Dan Brandenburg

No. 96
- Position: Linebacker

Personal information
- Born: February 2, 1973 (age 53) Rensselaer, Indiana, U.S.
- Listed height: 6 ft 4 in (1.93 m)
- Listed weight: 245 lb (111 kg)

Career information
- High school: Rennselaer Central
- College: Indiana State
- NFL draft: 1996: 7th round, 237th overall pick

Career history
- Buffalo Bills (1996–1999); Philadelphia Eagles (2000)*;
- * Offseason or practice squad member only

Career NFL statistics
- Games played: 42
- Tackles: 52
- Fumbles recovered: 1
- Stats at Pro Football Reference

= Dan Brandenburg =

American football player (born 1973)

Daniel R. Brandenburg (born February 16, 1973) is an American former professional football player who was a linebacker for four seasons in the National Football League (NFL). He played college football for the Indiana State Sycamores. He was selected by the Buffalo Bills in the seventh round of the 1996 NFL draft.

In four seasons at Indiana State University, Brandenburg had 215 tackles (116 solo and 99 assist) while recording a school record 32 sacks (since broken). He also set the school record for sacks in a season with 13 during his sophomore campaign. He was a two-time All-American, and three-time All-Missouri Valley Football Conference defensive end for the Sycamores. He was selected for the 1995 Blue-Gray Game and led the Blue squad to a 26–7 victory over the Gray squad.

In three seasons with the Bills, he starred on special teams and was a reserve linebacker. He signed a free agent contract with the Eagles on March 4, 2000, and retired from football in August 2000.

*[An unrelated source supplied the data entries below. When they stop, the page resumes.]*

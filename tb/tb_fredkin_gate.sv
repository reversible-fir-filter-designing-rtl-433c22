// tb_fredkin_gate: exhaustive self-check of fredkin_gate.
//
// Applies all eight input combinations and compares the three outputs with
// the gate's output functions written out here independently of the module.
module tb_fredkin_gate;
  logic a, b, c, p, q, r;
  int checks = 0, failures = 0;

  fredkin_gate dut (.a(a), .b(b), .c(c), .p(p), .q(q), .r(r));

  initial begin
    for (int v = 0; v < 8; v++) begin
      logic ep, eq, er;
      {a, b, c} = 3'(v);
      #1;
      ep = a; eq = a ? c : b; er = a ? b : c;
      checks++;
      if ({p, q, r} !== {ep, eq, er}) begin
        failures++;
        $display("FAIL a=%0b b=%0b c=%0b got pqr=%0b%0b%0b want %0b%0b%0b", a, b, c, p, q, r, ep, eq, er);
      end
    end
    $display("TB_RESULT checks=%0d failures=%0d", checks, failures);
    $finish;
  end

  initial begin : watchdog
    #1000;
    failures++;
    $display("TB_RESULT checks=%0d failures=%0d", checks, failures);
    $finish;
  end
endmodule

In 2009, he was voted to the Missouri Valley Football Conference Silver Anniversary Team, alongside notables such as Sean Payton, Kurt Warner, Bryce Paup and Bryan Cox

In 2013, he was inducted into the Indiana State University Athletic Hall of Fame as a member of its 22nd class.

He is also a member of his high school's sports hall of fame.

His father, Steve, a running back for the Sycamores in the early 1960s; remains the single game leading scorer 24 points (4 TDs vs. Ball State).